EXERCISE:
Copy out the records again. Change nothing.

== SUPPLIED ENTRIES

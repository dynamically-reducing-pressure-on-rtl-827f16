// suso_detect: rename-stage detector of single-use self-overwriting (SUSO)
// instructions that may share their assignment's physical register.
//
// An instruction is self-overwriting when its destination is one of its
// source registers. It is single-use when no instruction since the last
// write of that logical register has read it, which the RAT tracks with a
// per-register reference bit (cleared on write, set on read, set for all
// registers after a branch so that sharing stays inside one basic block).
// Sharing is granted when, in addition, the current mapping is a pooled
// register (not P0/P1), its version field has not reached its maximum, the
// operation is reversible, and the computation was not already turned into
// a trivial-0 mapping. The granted tag is the current tag with its version
// field (the tag's most significant bits) incremented. Combinational.
//
// Follows the document: reference bits, branch boundary, version bits in the
// tag MSBs with the chain ending when the version reaches its maximum, no
// sharing for mappings to P0/P1 or for irreversible operations. Excluding an
// instruction whose two register operands are the same is this design's own
// choice (X + X loses its top bit and cannot be reversed exactly).
module suso_detect
  import rs_pkg::*;
(
  input  op_e                      op,
  input  logic                     has_dst,
  input  logic [LREG_W-1:0]        dst,
  input  logic [LREG_W-1:0]        src1,
  input  logic [LREG_W-1:0]        src2,
  input  logic                     use_imm,
  input  logic                     ref_bit,   // dst read since its last write
  input  logic [VER_W+PREG_W-1:0]  cur_tag,   // current mapping of dst
  input  logic                     triv0,
  output logic                     suso,
  output logic [VER_W+PREG_W-1:0]  new_tag
);
  logic so, dedicated, ver_full, same_src;

  always_comb begin
    so        = has_dst && ((dst == src1) || (!use_imm && dst == src2));
    same_src  = !use_imm && (src1 == src2);
    dedicated = (cur_tag[PREG_W-1:1] == '0);
    ver_full  = (cur_tag[VER_W+PREG_W-1:PREG_W] == '1);
    suso      = so && !ref_bit && !dedicated && !ver_full && is_reversible(op)
                && !same_src && !triv0;
    new_tag   = {cur_tag[VER_W+PREG_W-1:PREG_W] + VER_W'(1), cur_tag[PREG_W-1:0]};
  end
endmodule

====

OUTPUT OF THE TASK:
repository dynamically-reducing-pressure-on-rtl-827f16
// suso_detect: rename-stage detector of single-use self-overwriting (SUSO)
// instructions that may share their assignment's physical register.
//
// An instruction is self-overwriting when its destination is one of its
// source registers. It is single-use when no instruction since the last
// write of that logical register has read it, which the RAT tracks with a
// per-register reference bit (cleared on write, set on read, set for all
// registers after a branch so that sharing stays inside one basic block).
// Sharing is granted when, in addition, the current mapping is a pooled
// register (not P0/P1), its version field has not reached its maximum, the
// operation is reversible, and the computation was not already turned into
// a trivial-0 mapping. The granted tag is the current tag with its version
// field (the tag's most significant bits) incremented. Combinational.
//
// Follows the document: reference bits, branch boundary, version bits in the
// tag MSBs with the chain ending when the version reaches its maximum, no
// sharing for mappings to P0/P1 or for irreversible operations. Excluding an
// instruction whose two register operands are the same is this design's own
// choice (X + X loses its top bit and cannot be reversed exactly).
module suso_detect
  import rs_pkg::*;
(
  input  op_e                      op,
  input  logic                     has_dst,
  input  logic [LREG_W-1:0]        dst,
  input  logic [LREG_W-1:0]        src1,
  input  logic [LREG_W-1:0]        src2,
  input  logic                     use_imm,
  input  logic                     ref_bit,   // dst read since its last write
  input  logic [VER_W+PREG_W-1:0]  cur_tag,   // current mapping of dst
  input  logic                     triv0,
  output logic                     suso,
  output logic [VER_W+PREG_W-1:0]  new_tag
);
  logic so, dedicated, ver_full, same_src;

  always_comb begin
    so        = has_dst && ((dst == src1) || (!use_imm && dst == src2));
    same_src  = !use_imm && (src1 == src2);
    dedicated = (cur_tag[PREG_W-1:1] == '0);
    ver_full  = (cur_tag[VER_W+PREG_W-1:PREG_W] == '1);
    suso      = so && !ref_bit && !dedicated && !ver_full && is_reversible(op)
                && !same_src && !triv0;
    new_tag   = {cur_tag[VER_W+PREG_W-1:PREG_W] + VER_W'(1), cur_tag[PREG_W-1:0]};
  end
endmodule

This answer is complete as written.